Efficient Implementation of the Random Phase Approximation with Domain-based Local Pair Natural Orbitals

TL;DR

This paper introduces an efficient DLPNO-based implementation of RPA that maintains high accuracy in total correlation energy calculations, enabling cost-effective and precise molecular energy computations for large systems.

Contribution

The paper presents a novel, optimized DLPNO-RPA method that significantly reduces computational costs while preserving near-canonical accuracy in molecular energy calculations.

Findings

Achieves 99.9% accuracy in correlation energy compared to canonical RPA.

Successfully computes basis set-converged binding energies for large molecules.

Demonstrates potential for routine use of RPA in molecular quantum chemistry.

Abstract

We present an efficient implementation of the random phase approximation (RPA) for molecular systems within the domain-based local pair natural orbital (DLPNO) framework.
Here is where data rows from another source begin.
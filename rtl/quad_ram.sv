// Four-bank image memory, split by row and column parity.
//
// Pixel (x, y) lives in bank {y[0], x[0]} at address base + (y/2)*(w/2) + x/2
// (vision_pkg::qaddr), so any 2x2 neighbourhood can be read in one clock, one
// word per bank.  This gives the warping stages the one-pixel-per-clock
// throughput that the source design obtains by storing a 2x2 window per pixel.
// In the source design the image pyramids sit in external SRAM banks; here
// they are on-chip memory, which is this design's choice.
//
// Ports: one write port (bank select, address, data) and NR read ports, each
// with one address per bank.  Reads are registered: data appears one clock
// after the address.
module quad_ram #(
  parameter int DW    = 8,
  parameter int DEPTH = 109200,      // words per bank
  parameter int NR    = 1
) (
  input  logic                      clk,
  input  logic                      we,
  input  logic [1:0]                wbank,
  input  logic [$clog2(DEPTH)-1:0]  waddr,
  input  logic [DW-1:0]             wdata,
  input  logic [$clog2(DEPTH)-1:0]  raddr [NR][4],
  output logic [DW-1:0]             rdata [NR][4]
);
  for (genvar b = 0; b < 4; b++) begin : g_bank
    logic [DW-1:0] mem [DEPTH];
    always_ff @(posedge clk)
      if (we && wbank == 2'(b)) mem[waddr] <= wdata;
    for (genvar r = 0; r < NR; r++) begin : g_rd
      always_ff @(posedge clk) rdata[r][b] <= mem[raddr[r][b]];
    end
  end
endmodule
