// Testbench for quad_ram: a 20x12 image is written pixel by pixel to the bank
// and address given by qaddr; then every 2x2 neighbourhood is read in one
// clock through two read ports (one address per bank) and compared.  The
// read data must appear exactly one clock after the address.
module tb_quad_ram;
  import vision_pkg::*;
  localparam int W = 20, H = 12;
  logic clk = 0;
  always #5 clk = ~clk;
  int checks = 0, failures = 0;
  logic we = 0;
  logic [1:0] wbank = 0;
  logic [6:0] waddr = 0;
  logic [7:0] wdata = 0;
  logic [6:0] raddr [2][4];
  logic [7:0] rdata [2][4];
  quad_ram #(.DW(8), .DEPTH(100), .NR(2)) dut (.*);

  function automatic logic [7:0] img(int x, int y);
    return 8'(x * 13 + y * 7 + 5);
  endfunction

  initial begin
    foreach (raddr[r, b]) raddr[r][b] = '0;
    for (int y = 0; y < H; y++)
      for (int x = 0; x < W; x++) begin
        @(negedge clk);
        we = 1; wbank = {y[0], x[0]}; waddr = 7'(qaddr(16'(x), 16'(y), 16'(W))); wdata = img(x, y);
      end
    @(negedge clk) we = 0;
    for (int y = 0; y < H - 1; y++)
      for (int x = 0; x < W - 1; x++) begin
        @(negedge clk);
        for (int r = 0; r < 2; r++)
          for (int b = 0; b < 4; b++) begin
            int bx, by;
            bx = (x % 2 == b % 2) ? x : x + 1;
            by = (y % 2 == b / 2) ? y : y + 1;
            raddr[r][b] = 7'(qaddr(16'(bx), 16'(by), 16'(W)));
          end
        @(negedge clk);   // one clock later
        foreach (raddr[r, b]) raddr[r][b] = '0;
        for (int r = 0; r < 2; r++)
          for (int b = 0; b < 4; b++) begin
            int bx, by;
            bx = (x % 2 == b % 2) ? x : x + 1;
            by = (y % 2 == b / 2) ? y : y + 1;
            checks++;
            if (rdata[r][b] != img(bx, by)) begin
              failures++;
              if (failures < 5) $display("(%0d,%0d) port %0d bank %0d: %0d exp %0d", x, y, r, b, rdata[r][b], img(bx, by));
            end
          end
        @(posedge clk); #1;
        // the address changed to 0 one clock ago: data follows (latency 1)
        checks++;
        if (rdata[0][0] != img(0, 0)) failures++;
      end
    $display("TB_RESULT checks=%0d failures=%0d", checks, failures);
    $finish;
  end

  initial begin
    repeat (20000) @(posedge clk);
    failures++;
    $display("TB_RESULT checks=%0d failures=%0d", checks, failures);
    $finish;
  end
endmodule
With optimized parameters, DLPNO-RPA achieves approximately 99.9% accuracy in the total correlation energy compared to a canonical implementation, enabling highly accurate reaction energies and potential energy surfaces to be computed while substantially reducing computational costs. As an application, we demonstrate the capability of DLPNO-RPA to efficiently calculate basis set-converged binding energies for a set of large molecules, with results showing excellent agreement with high-level reference data from both coupled cluster and diffusion Monte Carlo. This development paves the way for the routine use of RPA-based methods in molecular quantum chemistry.